(Stored data)

════════

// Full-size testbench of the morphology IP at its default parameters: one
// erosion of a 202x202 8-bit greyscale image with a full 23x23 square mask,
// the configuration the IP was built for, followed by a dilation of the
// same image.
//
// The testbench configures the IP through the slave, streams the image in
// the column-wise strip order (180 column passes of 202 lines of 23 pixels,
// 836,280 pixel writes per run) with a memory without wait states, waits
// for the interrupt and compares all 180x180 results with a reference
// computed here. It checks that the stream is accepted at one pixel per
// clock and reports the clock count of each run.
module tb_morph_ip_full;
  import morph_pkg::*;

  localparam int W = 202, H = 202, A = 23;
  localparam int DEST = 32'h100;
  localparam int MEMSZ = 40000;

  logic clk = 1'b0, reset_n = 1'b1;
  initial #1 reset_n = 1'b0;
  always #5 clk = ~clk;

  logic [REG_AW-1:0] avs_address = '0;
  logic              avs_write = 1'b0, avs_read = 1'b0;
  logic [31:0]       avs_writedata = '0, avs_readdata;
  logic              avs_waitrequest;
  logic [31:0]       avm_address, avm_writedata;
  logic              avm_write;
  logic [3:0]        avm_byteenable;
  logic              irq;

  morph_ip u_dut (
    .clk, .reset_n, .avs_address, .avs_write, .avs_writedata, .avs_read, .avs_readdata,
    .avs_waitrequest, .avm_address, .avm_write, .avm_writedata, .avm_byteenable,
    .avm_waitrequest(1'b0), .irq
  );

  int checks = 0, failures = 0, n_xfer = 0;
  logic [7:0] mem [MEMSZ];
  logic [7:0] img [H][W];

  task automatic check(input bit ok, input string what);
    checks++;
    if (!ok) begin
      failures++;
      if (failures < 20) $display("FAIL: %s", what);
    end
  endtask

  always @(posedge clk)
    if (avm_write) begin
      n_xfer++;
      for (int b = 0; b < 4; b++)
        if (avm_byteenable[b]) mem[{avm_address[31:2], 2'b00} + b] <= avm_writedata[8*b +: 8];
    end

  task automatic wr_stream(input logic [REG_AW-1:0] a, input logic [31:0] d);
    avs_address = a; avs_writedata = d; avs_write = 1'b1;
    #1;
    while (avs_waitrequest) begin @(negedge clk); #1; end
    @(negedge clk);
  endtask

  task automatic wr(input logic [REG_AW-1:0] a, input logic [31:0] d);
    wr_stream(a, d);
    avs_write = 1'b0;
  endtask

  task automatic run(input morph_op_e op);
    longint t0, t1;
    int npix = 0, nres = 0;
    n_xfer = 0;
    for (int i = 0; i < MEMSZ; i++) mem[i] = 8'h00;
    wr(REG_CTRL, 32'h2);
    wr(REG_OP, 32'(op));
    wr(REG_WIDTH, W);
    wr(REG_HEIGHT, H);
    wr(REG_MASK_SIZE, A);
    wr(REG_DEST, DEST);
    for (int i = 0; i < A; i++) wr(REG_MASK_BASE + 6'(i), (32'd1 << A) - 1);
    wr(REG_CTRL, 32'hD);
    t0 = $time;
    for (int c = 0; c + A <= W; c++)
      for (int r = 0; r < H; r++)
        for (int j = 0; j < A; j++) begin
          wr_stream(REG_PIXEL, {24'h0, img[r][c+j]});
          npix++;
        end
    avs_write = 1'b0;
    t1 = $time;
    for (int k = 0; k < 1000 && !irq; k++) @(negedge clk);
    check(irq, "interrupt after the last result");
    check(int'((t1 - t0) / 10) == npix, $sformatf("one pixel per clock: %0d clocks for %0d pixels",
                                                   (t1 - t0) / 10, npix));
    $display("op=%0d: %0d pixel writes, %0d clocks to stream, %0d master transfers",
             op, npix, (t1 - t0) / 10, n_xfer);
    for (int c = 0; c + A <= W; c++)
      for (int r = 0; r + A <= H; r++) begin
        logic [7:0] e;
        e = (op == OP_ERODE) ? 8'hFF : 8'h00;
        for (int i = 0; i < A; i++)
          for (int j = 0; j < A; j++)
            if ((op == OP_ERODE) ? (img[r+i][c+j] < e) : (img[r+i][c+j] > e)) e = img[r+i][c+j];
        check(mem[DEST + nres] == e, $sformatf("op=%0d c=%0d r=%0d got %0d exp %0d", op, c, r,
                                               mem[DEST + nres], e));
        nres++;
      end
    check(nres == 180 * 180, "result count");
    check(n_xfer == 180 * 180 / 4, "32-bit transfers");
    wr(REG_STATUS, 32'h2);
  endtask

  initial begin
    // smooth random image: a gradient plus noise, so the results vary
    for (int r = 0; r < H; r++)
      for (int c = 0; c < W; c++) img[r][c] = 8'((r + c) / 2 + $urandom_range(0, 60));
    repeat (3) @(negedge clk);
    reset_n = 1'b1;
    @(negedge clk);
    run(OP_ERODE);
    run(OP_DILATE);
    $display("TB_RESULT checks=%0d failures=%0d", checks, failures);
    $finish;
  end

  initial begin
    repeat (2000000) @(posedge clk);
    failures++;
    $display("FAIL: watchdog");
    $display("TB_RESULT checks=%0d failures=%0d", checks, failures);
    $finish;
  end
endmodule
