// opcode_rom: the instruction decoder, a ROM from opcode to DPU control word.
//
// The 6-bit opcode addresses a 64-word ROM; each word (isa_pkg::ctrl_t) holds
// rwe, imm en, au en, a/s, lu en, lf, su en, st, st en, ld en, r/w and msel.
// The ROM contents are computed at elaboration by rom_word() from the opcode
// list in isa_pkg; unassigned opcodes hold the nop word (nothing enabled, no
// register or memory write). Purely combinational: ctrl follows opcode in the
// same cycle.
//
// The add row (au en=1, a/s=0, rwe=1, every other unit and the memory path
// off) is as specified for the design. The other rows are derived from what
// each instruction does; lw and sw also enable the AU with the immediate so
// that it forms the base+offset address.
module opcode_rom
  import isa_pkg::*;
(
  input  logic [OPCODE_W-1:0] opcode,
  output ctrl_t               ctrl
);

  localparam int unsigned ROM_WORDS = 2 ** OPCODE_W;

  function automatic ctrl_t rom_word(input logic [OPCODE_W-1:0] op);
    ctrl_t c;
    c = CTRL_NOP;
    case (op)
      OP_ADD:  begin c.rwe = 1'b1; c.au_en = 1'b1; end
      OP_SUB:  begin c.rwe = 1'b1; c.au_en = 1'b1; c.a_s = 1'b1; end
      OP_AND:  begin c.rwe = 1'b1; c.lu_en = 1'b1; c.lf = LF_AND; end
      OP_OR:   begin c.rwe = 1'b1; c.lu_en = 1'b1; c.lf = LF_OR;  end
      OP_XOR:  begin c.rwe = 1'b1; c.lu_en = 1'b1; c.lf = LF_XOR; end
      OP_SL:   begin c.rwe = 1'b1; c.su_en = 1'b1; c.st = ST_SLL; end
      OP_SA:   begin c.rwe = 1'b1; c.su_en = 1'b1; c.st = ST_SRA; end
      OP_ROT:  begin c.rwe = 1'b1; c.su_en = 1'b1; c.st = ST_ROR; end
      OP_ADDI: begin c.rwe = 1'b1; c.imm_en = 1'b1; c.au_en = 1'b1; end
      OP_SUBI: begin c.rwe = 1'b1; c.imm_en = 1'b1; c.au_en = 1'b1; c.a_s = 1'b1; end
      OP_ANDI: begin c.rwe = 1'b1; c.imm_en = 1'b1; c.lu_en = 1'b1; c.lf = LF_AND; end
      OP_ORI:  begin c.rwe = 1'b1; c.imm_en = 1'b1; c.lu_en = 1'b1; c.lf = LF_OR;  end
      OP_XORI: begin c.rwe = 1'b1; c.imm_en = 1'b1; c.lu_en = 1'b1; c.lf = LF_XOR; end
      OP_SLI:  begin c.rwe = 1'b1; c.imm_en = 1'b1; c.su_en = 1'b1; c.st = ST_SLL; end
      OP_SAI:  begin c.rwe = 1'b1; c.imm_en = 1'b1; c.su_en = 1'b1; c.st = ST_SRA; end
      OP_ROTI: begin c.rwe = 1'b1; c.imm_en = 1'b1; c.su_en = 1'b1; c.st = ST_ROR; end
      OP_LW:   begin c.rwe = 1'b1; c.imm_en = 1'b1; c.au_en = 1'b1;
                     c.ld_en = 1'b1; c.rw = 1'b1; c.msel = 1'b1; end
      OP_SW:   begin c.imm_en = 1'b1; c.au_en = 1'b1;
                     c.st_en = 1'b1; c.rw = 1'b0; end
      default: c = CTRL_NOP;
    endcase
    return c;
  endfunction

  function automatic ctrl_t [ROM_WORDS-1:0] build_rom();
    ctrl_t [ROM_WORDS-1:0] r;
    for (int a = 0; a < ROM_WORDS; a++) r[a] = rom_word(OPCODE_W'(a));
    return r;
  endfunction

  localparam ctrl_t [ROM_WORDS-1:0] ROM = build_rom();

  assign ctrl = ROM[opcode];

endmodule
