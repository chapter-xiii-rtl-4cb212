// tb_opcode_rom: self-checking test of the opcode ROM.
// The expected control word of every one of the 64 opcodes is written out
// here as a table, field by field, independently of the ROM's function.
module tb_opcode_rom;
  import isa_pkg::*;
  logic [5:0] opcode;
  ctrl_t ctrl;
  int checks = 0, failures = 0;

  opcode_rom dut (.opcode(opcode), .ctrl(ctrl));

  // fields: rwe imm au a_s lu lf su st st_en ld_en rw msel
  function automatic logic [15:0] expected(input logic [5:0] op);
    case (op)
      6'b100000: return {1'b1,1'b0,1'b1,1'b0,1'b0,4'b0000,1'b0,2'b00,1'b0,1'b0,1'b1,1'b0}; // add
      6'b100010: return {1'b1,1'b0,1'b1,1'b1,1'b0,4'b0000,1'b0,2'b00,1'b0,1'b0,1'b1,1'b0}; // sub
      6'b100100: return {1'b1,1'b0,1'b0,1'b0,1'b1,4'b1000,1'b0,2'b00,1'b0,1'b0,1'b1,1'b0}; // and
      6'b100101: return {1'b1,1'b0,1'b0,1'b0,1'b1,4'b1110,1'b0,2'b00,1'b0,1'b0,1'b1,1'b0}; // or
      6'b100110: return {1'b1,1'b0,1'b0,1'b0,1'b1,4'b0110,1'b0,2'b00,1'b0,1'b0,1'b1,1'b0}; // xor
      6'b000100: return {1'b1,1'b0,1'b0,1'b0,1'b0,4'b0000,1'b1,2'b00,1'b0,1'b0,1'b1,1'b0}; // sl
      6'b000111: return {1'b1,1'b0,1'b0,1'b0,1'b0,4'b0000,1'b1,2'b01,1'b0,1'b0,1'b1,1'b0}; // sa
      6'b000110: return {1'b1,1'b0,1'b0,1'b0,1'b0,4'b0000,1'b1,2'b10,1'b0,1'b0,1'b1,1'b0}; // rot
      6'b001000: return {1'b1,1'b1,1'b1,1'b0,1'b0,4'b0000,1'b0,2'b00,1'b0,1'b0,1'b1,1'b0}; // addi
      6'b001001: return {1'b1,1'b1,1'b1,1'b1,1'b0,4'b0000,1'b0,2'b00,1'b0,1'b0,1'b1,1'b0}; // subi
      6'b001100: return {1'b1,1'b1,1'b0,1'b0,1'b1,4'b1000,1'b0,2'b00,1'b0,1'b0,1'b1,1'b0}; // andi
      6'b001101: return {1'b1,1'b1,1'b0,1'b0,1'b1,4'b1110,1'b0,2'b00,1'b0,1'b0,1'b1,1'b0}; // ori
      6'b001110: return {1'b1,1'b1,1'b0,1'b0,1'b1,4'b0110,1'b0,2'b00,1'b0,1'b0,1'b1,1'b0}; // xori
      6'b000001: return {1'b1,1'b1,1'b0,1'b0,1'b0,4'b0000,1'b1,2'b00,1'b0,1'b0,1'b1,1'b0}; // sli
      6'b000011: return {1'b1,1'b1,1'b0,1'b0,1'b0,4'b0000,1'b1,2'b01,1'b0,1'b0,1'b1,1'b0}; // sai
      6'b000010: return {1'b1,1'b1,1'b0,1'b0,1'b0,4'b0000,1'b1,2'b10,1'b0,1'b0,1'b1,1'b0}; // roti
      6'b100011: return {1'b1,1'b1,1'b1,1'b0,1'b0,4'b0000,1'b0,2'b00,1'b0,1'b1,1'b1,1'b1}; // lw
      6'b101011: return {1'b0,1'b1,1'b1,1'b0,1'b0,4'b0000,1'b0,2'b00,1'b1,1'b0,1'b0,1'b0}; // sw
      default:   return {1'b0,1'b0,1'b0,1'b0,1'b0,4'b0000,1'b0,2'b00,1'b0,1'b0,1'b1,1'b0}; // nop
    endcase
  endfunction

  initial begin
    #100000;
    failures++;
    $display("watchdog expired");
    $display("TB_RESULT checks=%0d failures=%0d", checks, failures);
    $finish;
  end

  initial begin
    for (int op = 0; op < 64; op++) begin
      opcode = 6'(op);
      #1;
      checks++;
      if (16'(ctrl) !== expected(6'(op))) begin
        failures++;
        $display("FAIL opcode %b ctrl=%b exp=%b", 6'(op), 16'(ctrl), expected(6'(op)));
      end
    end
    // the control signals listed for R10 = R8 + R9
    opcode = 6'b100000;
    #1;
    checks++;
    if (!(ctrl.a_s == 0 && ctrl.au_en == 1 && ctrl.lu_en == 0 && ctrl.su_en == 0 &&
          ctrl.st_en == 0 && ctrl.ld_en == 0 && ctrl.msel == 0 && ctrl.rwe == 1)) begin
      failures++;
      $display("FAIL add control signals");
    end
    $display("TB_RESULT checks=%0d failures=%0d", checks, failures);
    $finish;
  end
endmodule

════════

• [Exercise goal] Copy word for word the stretch of entries above from the line that has "repeat (3) @(negedge clk);" through the line that has "r/w and msel.", both ends included, and nothing outside it.

• [Solved exercise]
    repeat (3) @(negedge clk);
    reset_n = 1'b1;
    @(negedge clk);
    run(OP_ERODE);
    run(OP_DILATE);
    $display("TB_RESULT checks=%0d failures=%0d", checks, failures);
    $finish;
  end

  initial begin
    repeat (2000000) @(posedge clk);
    failures++;
    $display("FAIL: watchdog");
    $display("TB_RESULT checks=%0d failures=%0d", checks, failures);
    $finish;
  end
endmodule
// opcode_rom: the instruction decoder, a ROM from opcode to DPU control word.
//
// The 6-bit opcode addresses a 64-word ROM; each word (isa_pkg::ctrl_t) holds
// rwe, imm en, au en, a/s, lu en, lf, su en, st, st en, ld en, r/w and msel.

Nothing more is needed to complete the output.